Records from a dataset:

// Shared constants and types of the band-pass DAC.
// N_CELLS unit current cells are driven by a 5-bit modulator code; the code is
// the number of cells switched on (0..31). dem_mode_e selects which switching
// scheme drives the cells: the 4th order CRFB vector-feedback DEM (the main
// scheme), the 2nd order error-feedback DEM, or plain thermometer coding.
package bpdac_pkg;
  localparam int unsigned N_CELLS = 32;
  localparam int unsigned CODE_W = 5;

  typedef logic [CODE_W-1:0] code_t;

  typedef enum logic [1:0] {
    DEM_CRFB4  = 2'd0,
    DEM_ERFB2  = 2'd1,
    DEM_THERMO = 2'd2
  } dem_mode_e;
endpackage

▶ [TASK REQUIREMENTS]:
Return each line of the records above in which the word "scheme" occurs.

▶ [RESULT OF THIS EXERCISE]:
// scheme drives the cells: the 4th order CRFB vector-feedback DEM (the main
// scheme), the 2nd order error-feedback DEM, or plain thermometer coding.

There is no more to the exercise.